While the confusion over Trump’s stance has led to speculation and debate among foreign-policy experts, among Syrian citizens, it has instilled fear. Shadi, along with several other Syrians I spoke to, did not take Trump’s attack as a serious show of support from the US for Syrian civilian lives. “We are confused and quite scared of how the US government’s steps are going to affect those on the ground,” said Dr Mohamad Katoub, who lives in Gaziantep, Turkey, and works with the Syrian American Medical Society, a non-profit medical organisation that runs makeshift clinics and hospitals in conflict areas in Syria, Turkey, Jordan and Lebanon. Katoub supervises over 100 such hospitals across Syria and manages a staff of nearly 1,700 doctors and medical-health workers. “I am worried about my staff all the time,” he said. “The worry keeps me up through the nights.”

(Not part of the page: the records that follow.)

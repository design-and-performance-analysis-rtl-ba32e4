# Asynchronous gated-ring-oscillator time-to-digital converter

This converter turns the width of a pulse into a 9-bit number, and it does so without a
clock. While the pulse is high, a ring of 13 inverters oscillates. Counters count the
ring's edges, and the total count is the measured time. While the pulse is low, the ring
is not stopped and reset. It is *gated*: every inverter is cut off from its supply, so
the ring freezes mid-swing and later resumes from exactly where it stopped. The part of
a period that one measurement could not resolve is therefore counted by the next one.
Over a stream of measurements, the quantization error is pushed to high frequencies
(first-order noise shaping). Because nothing toggles between measurements, the circuit
only uses power while a pulse is being measured.

| Quantity | Value |
|---|---|
| Ring | 13 gated inverter stages, 285.7 kHz (period 3.5 us, stage delay 134.6 ns) |
| Counters | 7 ripple up counters, 6 bits each, on 7 of the 13 stages |
| Output | 9 bits; about 2 codes per microsecond (7 edges per 3.5 us); largest code 7 x 63 = 441 |
| Range | up to about 220 us per measurement before a 6-bit counter wraps |
| Inputs | START and STOP (for a pulse: START = pulse, STOP = its inverse), rst |

## Data flow of one measurement

```
 START ──►┌────┐ EN  ┌──────────────────┐ node[12:0]   7 taps   ┌──────────────┐
 STOP ──┬►│ SR ├────►│ gated ring, 13   ├──────────────────────►│ 7 x 6-bit     │
        │ └────┘     │ stages (model)   │                       │ ripple counter│
        │            └──────────────────┘                       └──────┬───────┘
        ├── clear (level) ─────────────────────────────────────────────┘ cnt[7]
        │                                                              ▼
        └── load (rising edge) ───────────────────────────────► 7 x 6-bit registers
                                                                       │ held[7]
                                                                       ▼
                                               3-level adder tree ──► code[8:0]
```

1. **START** sets the latch (`sr_latch`), and EN rises. The ring runs, and each counter
   counts the rising edges of its own tap.
2. **STOP** clears the latch, and the ring freezes at its current phase. On the same
   rising edge, the seven registers (`count_capture`) take the counts, and the counters
   are cleared. The counters stay cleared for as long as STOP is high.
3. The adder tree (`adder_tree`) sums the seven registers. The sum is `code`, which is
   valid one adder delay after STOP rises and stays valid until the next STOP.

When STOP and START are both high, STOP wins. `rst` clears the latch, the counters and
the registers, and puts the ring into a known start state.

## Held phase and noise shaping

This is the part that makes the design more than a counter. Consider a single measurement
of width `T`. The ring advances `T / t_d` stage delays. The counters only see the edges
that actually reached a tapped stage. Whatever fraction of an edge spacing is still in
flight when STOP arrives is lost to this measurement. That loss is the quantization error
`q[n]`, somewhere between 0 and one tap spacing.

A free-running or reset ring would throw that fraction away every time. A gated ring keeps
it, because the frozen ring is already `q[n]` of the way to its next counted edge when the
next measurement starts. The next code therefore contains an extra `+q[n]`. The error of
measurement `n` becomes `q[n] - q[n-1]`: the quantizer error is differentiated.

- Summed over any number of measurements, the codes follow the summed input time to
  within one edge spacing.
- In the frequency domain, the error spectrum is multiplied by |1 - z^-1|², which is very
  small at low frequencies and large near half the measurement rate.

The 8192-frame testbench (see below) shows exactly this. The running error sum stays
below 0.75 code. The error power in the lowest 32 DFT bins is about four orders of
magnitude below that in the highest 32 bins.

### Choice of the seven tapped stages

In an odd ring of `N = 13` inverters that starts with one edge at stage 0, stage `i`
rises `(i+1)` stage delays after the start if `i` is even. If `i` is odd, it rises
`(i+14)` stage delays after the start. The period is `2N = 26` stage delays.

Taps 0, 4, 8, 12, 3, 7 and 11 rise at 1, 5, 9, 13, 17, 21 and 25 stage delays. These
seven edges are spread almost evenly over the period: six gaps of 4 stage delays and one
of 2. Each code is therefore worth about one seventh of a period (0.5 us). Taps at
stages 0, 2, …, 12 would bunch all seven edges into one half of the period, and the
resolution would be uneven. The tap list is the `TAPS` constant in `agro_tdc_pkg`.

## The gated ring oscillator (`rtl/gro.sv`, behavioural)

A ring of inverters with switched supplies is an analog circuit, so `gro` is a
behavioural model and cannot be synthesized. A real implementation needs a full-custom
or standard-cell ring with a header/footer switch on each stage.

The model uses the fact that an odd ring with a single edge has exactly one stage whose
output is about to change. It tracks which stage that is and how much of that stage's
delay `TD_NS` has already elapsed. Time advances in steps of `STEP_NS` (1 ns):

- A step counts only if `en` is still high at the end of it.
- When the accumulated time reaches `TD_NS`, the stage output toggles and the edge moves
  to the next stage. The remainder is kept, so a non-integer stage delay is exact on
  average.
- While `en` is low, the model waits for `en` without using any simulation time, and it
  keeps the accumulated fraction.

Parameters: `N` (13), `TD_NS` (134.6 ns, so that 26 stage delays = 3.5 us = 285.7 kHz)
and `STEP_NS`. The model resolves an enable edge to the next 1 ns step. The testbenches
therefore place STOP half a step off that grid.

## Counters and registers

`async_counter` is a chain of toggle flip-flops. Bit 0 toggles on the rising edge of its
tap, and each higher bit toggles on the falling edge of the bit below it. The counter
needs no clock and has no logic between the bits. It does need time for a carry to ripple
through all six bits, and that ripple must settle before STOP loads the registers.
`clr` is an asynchronous, active-high clear.

`count_capture` holds one 6-bit register per counter. It loads on the rising edge of
STOP, which is also the edge that starts clearing the counters. In RTL simulation the
non-blocking assignment semantics give the register the old count. In silicon, this is a
hold-time requirement: the path from counter to register must be slower than the
register's hold time. Delay buffers in that path are the intended fix.

## Adder tree

The seven counts are added in three levels, each one bit wider than the last:

| Level | Adders | Inputs → output |
|---|---|---|
| 1 | 3 × 6-bit | (c0+c1), (c2+c3), (c4+c5) → 7 bits each, carry kept |
| 2 | 2 × 7-bit | (L1a+L1b), (L1c + c6) → 8 bits each |
| 3 | 1 × 8-bit | L2a + L2b → 9 bits |

The tree is purely combinational. Its largest possible sum, 441, fits in 9 bits.

## What follows the source design and what does not

Taken from the published design:
- the START/STOP latch, the gated ring and counters on ring outputs
- 13 stages at 285.7 kHz
- 6-bit asynchronous up counters
- 6-bit registers that capture the counts before the counters are cleared between
  measurements
- the three-level adder tree with 6/7/8-bit adders and a 9-bit result

Choices made here:
- **Seven counters, not thirteen.** The source says the ring's outputs each have a
  counter. However, its adder tree takes seven 6-bit inputs. Its measured transfer
  curves (about 2 codes/us at 285.7 kHz) also correspond to seven counted edges per
  period. Thirteen counters would not fit a 9-bit result, so seven are built.
- **Which stages are tapped**, and where the seventh count enters the adder tree
  (at level 2).
- **Registers before the adder, not after.** The block diagram that introduces the idea
  shows a single register after the adder. The described implementation puts one register
  per counter in front of the adders, and that is what is built.
- **Control details.** STOP has priority in the latch. The registers load on the STOP
  edge. A global `rst` was added. The counters count rising edges.
- **The counter-enable signal is not built.** A counter-enable label appears in the block
  diagram. No separate enable exists here, because a gated ring produces no edges while
  EN is low.
- **Ring-model details.** The start state, the 1 ns model step and the way a partial
  stage delay is held.

Not modelled:
- **Analog effects.** Power, area, process corners and the analog waveform of a frozen
  stage are not modelled.
- **Timing at STOP.** In RTL the ring and the counters have no delay. Whether the last
  ripple carry has settled when STOP arrives, and whether the hold-time rule is met, must
  be checked at gate level with real delays.

## Files

| File | Contents |
|---|---|
| `rtl/agro_tdc_pkg.sv` | sizes (`N_STAGES`, `N_COUNTERS`, `CNT_W`, `OUT_W`), types, `TAPS` |
| `rtl/agro_tdc.sv` | top level |
| `rtl/sr_latch.sv` | START/STOP enable latch |
| `rtl/gro.sv` | gated ring oscillator, behavioural model |
| `rtl/async_counter.sv` | 6-bit ripple up counter |
| `rtl/count_capture.sv` | count registers |
| `rtl/adder_tree.sv` | three-level adder tree |
| `tb/tb_*.sv` | one self-checking testbench per module, plus the two system tests |

Everything except `gro` is synthesizable. The counters and registers use derived clocks
(tap edges, counter bits, STOP), as a clockless design must.

## Simulating

Every testbench prints `TB_RESULT checks=N failures=M` and ends with `$finish`. Build and
run one with Verilator 5, for example the end-to-end test:

```
verilator --binary --timing --timescale 1ns/1ps -Irtl -Itb -y rtl -y tb +libext+.sv \
    --top-module tb_agro_tdc rtl/agro_tdc_pkg.sv tb/tb_agro_tdc.sv -o sim
obj_dir/sim
```

| Testbench | What it shows | Run time |
|---|---|---|
| `tb_agro_tdc` | Top level at default sizes. A 5 kHz sweep (20–180 us), a 15 kHz sweep (6.5–58.5 us) and 64 frames of a 9.68 kHz duty-cycle-modulated pulse. Each code is checked against an independent count of tap edges, against the ideal `width × 7 / 3.4996 us` (±2) and for a bounded running error. It also checks the slope of 2 codes/us and that the counters are cleared by STOP. It checks that the ring resumes from a held phase and that level-1 carries occur. | seconds |
| `tb_agro_tdc_fft` | 8192 frames of the 9.68 kHz duty-cycle-modulated pulse. It checks every code, checks that the running error stays within 2 codes, and checks the shaping of the error spectrum (low band at least 20× below high band). | about 2.5 min |
| `tb_gro` | Ring period, the single-edge invariant, no change while gated, and toggles matching the total enabled time across 300 random gaps. | seconds |
| `tb_async_counter`, `tb_count_capture`, `tb_adder_tree`, `tb_sr_latch` | Each module against a software model. | seconds |

The 5 kHz sweep gives codes of 40, 80, …, 360 for widths of 20, 40, …, 180 us, and the
15 kHz sweep gives 13, 26, …, 117. Both are linear within one code.

To change a size, edit `agro_tdc_pkg`. The adder tree is written for seven inputs. With
another counter count, `adder_tree` and `TAPS` must be redone, and `OUT_W` must hold
`N_COUNTERS × (2^CNT_W − 1)`. To change the ring frequency, edit `TD_NS` in `gro` and in
the two system testbenches.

Shadi described the missile attack as “incomplete,” because it failed to deter Assad. Salem Abulnaser, a dentist who was in Aleppo during the siege on the city and is currently residing in Turkey, echoed this view. “I hope that airstrikes could cause Assad to stop fire, but they didn’t,” he said. “It will not help civilians if [Trump] keeps bombing,” Abulnaser added. “He will bomb again, and Assad and Russia will fire back—not at him, at us.”